* _Exercise brief_:
An identical copy of the data below is needed.

====== Provided information ======

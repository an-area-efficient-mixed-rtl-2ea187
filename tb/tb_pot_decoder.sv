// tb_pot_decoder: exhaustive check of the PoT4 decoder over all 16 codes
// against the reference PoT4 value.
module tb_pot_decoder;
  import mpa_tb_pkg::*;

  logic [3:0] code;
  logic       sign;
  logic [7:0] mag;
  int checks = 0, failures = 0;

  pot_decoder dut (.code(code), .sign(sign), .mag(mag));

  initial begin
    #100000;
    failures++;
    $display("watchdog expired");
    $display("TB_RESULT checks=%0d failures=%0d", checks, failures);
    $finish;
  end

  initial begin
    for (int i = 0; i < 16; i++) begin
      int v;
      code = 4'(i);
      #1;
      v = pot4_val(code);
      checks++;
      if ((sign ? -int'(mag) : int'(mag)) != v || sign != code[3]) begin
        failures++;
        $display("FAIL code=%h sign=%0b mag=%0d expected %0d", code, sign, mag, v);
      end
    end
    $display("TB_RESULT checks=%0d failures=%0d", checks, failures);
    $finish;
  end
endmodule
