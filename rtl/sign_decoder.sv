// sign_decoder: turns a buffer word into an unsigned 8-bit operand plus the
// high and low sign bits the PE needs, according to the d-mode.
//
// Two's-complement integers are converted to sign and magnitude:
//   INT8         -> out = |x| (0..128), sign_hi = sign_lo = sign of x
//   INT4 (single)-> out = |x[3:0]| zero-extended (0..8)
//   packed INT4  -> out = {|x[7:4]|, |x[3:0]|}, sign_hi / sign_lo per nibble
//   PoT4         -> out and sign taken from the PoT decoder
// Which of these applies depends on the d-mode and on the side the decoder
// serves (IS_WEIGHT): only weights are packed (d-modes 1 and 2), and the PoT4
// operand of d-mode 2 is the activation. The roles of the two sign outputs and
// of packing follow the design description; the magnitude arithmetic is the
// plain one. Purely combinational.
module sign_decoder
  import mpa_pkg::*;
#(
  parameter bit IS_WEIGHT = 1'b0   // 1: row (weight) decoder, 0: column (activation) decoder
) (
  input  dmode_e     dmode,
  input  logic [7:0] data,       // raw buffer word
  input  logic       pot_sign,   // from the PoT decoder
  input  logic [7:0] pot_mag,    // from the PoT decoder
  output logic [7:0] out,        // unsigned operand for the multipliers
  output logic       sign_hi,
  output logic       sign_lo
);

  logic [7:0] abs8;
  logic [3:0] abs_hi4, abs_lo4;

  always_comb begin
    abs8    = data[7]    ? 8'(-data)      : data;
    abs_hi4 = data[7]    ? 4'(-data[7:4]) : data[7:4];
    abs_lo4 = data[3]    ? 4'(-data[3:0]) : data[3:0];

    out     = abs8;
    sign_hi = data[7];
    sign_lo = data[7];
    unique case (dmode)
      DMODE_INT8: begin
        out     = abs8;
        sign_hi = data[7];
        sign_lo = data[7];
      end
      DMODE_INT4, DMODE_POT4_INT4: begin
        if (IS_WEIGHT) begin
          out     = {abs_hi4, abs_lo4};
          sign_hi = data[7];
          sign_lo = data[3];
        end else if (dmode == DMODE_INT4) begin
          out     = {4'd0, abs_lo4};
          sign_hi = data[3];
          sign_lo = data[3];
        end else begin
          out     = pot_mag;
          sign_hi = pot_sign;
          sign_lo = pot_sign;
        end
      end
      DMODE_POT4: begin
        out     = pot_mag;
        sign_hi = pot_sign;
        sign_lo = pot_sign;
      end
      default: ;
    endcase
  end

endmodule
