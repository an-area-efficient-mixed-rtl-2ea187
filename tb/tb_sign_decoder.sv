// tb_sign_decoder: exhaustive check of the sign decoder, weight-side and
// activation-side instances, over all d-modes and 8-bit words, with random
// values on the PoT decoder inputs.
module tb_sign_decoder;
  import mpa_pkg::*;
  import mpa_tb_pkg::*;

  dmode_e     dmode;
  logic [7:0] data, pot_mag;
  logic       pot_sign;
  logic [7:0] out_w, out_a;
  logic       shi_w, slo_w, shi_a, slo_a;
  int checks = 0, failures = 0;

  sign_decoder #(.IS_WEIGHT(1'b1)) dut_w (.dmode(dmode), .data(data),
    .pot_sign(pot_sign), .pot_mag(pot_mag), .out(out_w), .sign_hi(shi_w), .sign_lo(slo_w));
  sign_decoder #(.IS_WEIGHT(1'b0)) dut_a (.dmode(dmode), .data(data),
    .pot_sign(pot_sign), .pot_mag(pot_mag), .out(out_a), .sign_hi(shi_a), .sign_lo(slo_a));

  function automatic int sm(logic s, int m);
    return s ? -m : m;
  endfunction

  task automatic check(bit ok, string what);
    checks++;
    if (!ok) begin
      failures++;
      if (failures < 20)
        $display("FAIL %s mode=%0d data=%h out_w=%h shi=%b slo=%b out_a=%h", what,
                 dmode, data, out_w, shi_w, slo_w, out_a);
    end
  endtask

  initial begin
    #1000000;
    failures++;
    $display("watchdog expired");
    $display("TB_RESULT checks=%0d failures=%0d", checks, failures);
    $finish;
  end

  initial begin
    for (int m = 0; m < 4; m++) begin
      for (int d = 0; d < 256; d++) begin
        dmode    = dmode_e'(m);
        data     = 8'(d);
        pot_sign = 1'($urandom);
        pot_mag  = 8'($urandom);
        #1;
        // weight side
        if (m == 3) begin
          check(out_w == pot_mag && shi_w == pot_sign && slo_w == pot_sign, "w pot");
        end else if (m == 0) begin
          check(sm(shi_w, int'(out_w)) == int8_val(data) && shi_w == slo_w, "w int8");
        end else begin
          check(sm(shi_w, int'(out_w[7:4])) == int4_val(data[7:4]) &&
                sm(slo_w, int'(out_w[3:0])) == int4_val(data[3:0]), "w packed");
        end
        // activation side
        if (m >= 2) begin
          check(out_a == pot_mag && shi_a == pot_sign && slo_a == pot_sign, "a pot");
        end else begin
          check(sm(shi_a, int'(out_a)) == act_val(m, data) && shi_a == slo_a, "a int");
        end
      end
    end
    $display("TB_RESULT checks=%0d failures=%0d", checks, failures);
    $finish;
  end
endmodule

======

* _Answer below_:
repository an-area-efficient-mixed-rtl-2ea187
filename tb/tb_pot_decoder.sv
// tb_pot_decoder: exhaustive check of the PoT4 decoder over all 16 codes
// against the reference PoT4 value.
module tb_pot_decoder;
  import mpa_tb_pkg::*;

  logic [3:0] code;
  logic       sign;
  logic [7:0] mag;
  int checks = 0, failures = 0;

  pot_decoder dut (.code(code), .sign(sign), .mag(mag));

  initial begin
    #100000;
    failures++;
    $display("watchdog expired");
    $display("TB_RESULT checks=%0d failures=%0d", checks, failures);
    $finish;
  end

  initial begin
    for (int i = 0; i < 16; i++) begin
      int v;
      code = 4'(i);
      #1;
      v = pot4_val(code);
      checks++;
      if ((sign ? -int'(mag) : int'(mag)) != v || sign != code[3]) begin
        failures++;
        $display("FAIL code=%h sign=%0b mag=%0d expected %0d", code, sign, mag, v);
      end
    end
    $display("TB_RESULT checks=%0d failures=%0d", checks, failures);
    $finish;
  end
endmodule
filename rtl/sign_decoder.sv
// sign_decoder: turns a buffer word into an unsigned 8-bit operand plus the
// high and low sign bits the PE needs, according to the d-mode.
//
// Two's-complement integers are converted to sign and magnitude:
//   INT8         -> out = |x| (0..128), sign_hi = sign_lo = sign of x
//   INT4 (single)-> out = |x[3:0]| zero-extended (0..8)
//   packed INT4  -> out = {|x[7:4]|, |x[3:0]|}, sign_hi / sign_lo per nibble
//   PoT4         -> out and sign taken from the PoT decoder
// Which of these applies depends on the d-mode and on the side the decoder
// serves (IS_WEIGHT): only weights are packed (d-modes 1 and 2), and the PoT4
// operand of d-mode 2 is the activation. The roles of the two sign outputs and
// of packing follow the design description; the magnitude arithmetic is the
// plain one. Purely combinational.
module sign_decoder
  import mpa_pkg::*;
#(
  parameter bit IS_WEIGHT = 1'b0   // 1: row (weight) decoder, 0: column (activation) decoder
) (
  input  dmode_e     dmode,
  input  logic [7:0] data,       // raw buffer word
  input  logic       pot_sign,   // from the PoT decoder
  input  logic [7:0] pot_mag,    // from the PoT decoder
  output logic [7:0] out,        // unsigned operand for the multipliers
  output logic       sign_hi,
  output logic       sign_lo
);

  logic [7:0] abs8;
  logic [3:0] abs_hi4, abs_lo4;

  always_comb begin
    abs8    = data[7]    ? 8'(-data)      : data;
    abs_hi4 = data[7]    ? 4'(-data[7:4]) : data[7:4];
    abs_lo4 = data[3]    ? 4'(-data[3:0]) : data[3:0];

    out     = abs8;
    sign_hi = data[7];
    sign_lo = data[7];
    unique case (dmode)
      DMODE_INT8: begin
        out     = abs8;
        sign_hi = data[7];
        sign_lo = data[7];
      end
      DMODE_INT4, DMODE_POT4_INT4: begin
        if (IS_WEIGHT) begin
          out     = {abs_hi4, abs_lo4};
          sign_hi = data[7];
          sign_lo = data[3];
        end else if (dmode == DMODE_INT4) begin
          out     = {4'd0, abs_lo4};
          sign_hi = data[3];
          sign_lo = data[3];
        end else begin
          out     = pot_mag;
          sign_hi = pot_sign;
          sign_lo = pot_sign;
        end
      end
      DMODE_POT4: begin
        out     = pot_mag;
        sign_hi = pot_sign;
        sign_lo = pot_sign;
      end
      default: ;
    endcase
  end

endmodule
repository an-area-efficient-mixed-rtl-2ea187
filename tb/tb_sign_decoder.sv
// tb_sign_decoder: exhaustive check of the sign decoder, weight-side and
// activation-side instances, over all d-modes and 8-bit words, with random
// values on the PoT decoder inputs.
module tb_sign_decoder;
  import mpa_pkg::*;
  import mpa_tb_pkg::*;

  dmode_e     dmode;
  logic [7:0] data, pot_mag;
  logic       pot_sign;
  logic [7:0] out_w, out_a;
  logic       shi_w, slo_w, shi_a, slo_a;
  int checks = 0, failures = 0;

  sign_decoder #(.IS_WEIGHT(1'b1)) dut_w (.dmode(dmode), .data(data),
    .pot_sign(pot_sign), .pot_mag(pot_mag), .out(out_w), .sign_hi(shi_w), .sign_lo(slo_w));
  sign_decoder #(.IS_WEIGHT(1'b0)) dut_a (.dmode(dmode), .data(data),
    .pot_sign(pot_sign), .pot_mag(pot_mag), .out(out_a), .sign_hi(shi_a), .sign_lo(slo_a));

  function automatic int sm(logic s, int m);
    return s ? -m : m;
  endfunction

  task automatic check(bit ok, string what);
    checks++;
    if (!ok) begin
      failures++;
      if (failures < 20)
        $display("FAIL %s mode=%0d data=%h out_w=%h shi=%b slo=%b out_a=%h", what,
                 dmode, data, out_w, shi_w, slo_w, out_a);
    end
  endtask

  initial begin
    #1000000;
    failures++;
    $display("watchdog expired");
    $display("TB_RESULT checks=%0d failures=%0d", checks, failures);
    $finish;
  end

  initial begin
    for (int m = 0; m < 4; m++) begin
      for (int d = 0; d < 256; d++) begin
        dmode    = dmode_e'(m);
        data     = 8'(d);
        pot_sign = 1'($urandom);
        pot_mag  = 8'($urandom);
        #1;
        // weight side
        if (m == 3) begin
          check(out_w == pot_mag && shi_w == pot_sign && slo_w == pot_sign, "w pot");
        end else if (m == 0) begin
          check(sm(shi_w, int'(out_w)) == int8_val(data) && shi_w == slo_w, "w int8");
        end else begin
          check(sm(shi_w, int'(out_w[7:4])) == int4_val(data[7:4]) &&
                sm(slo_w, int'(out_w[3:0])) == int4_val(data[3:0]), "w packed");
        end
        // activation side
        if (m >= 2) begin
          check(out_a == pot_mag && shi_a == pot_sign && slo_a == pot_sign, "a pot");
        end else begin
          check(sm(shi_a, int'(out_a)) == act_val(m, data) && shi_a == slo_a, "a int");
        end
      end
    end
    $display("TB_RESULT checks=%0d failures=%0d", checks, failures);
    $finish;
  end
endmodule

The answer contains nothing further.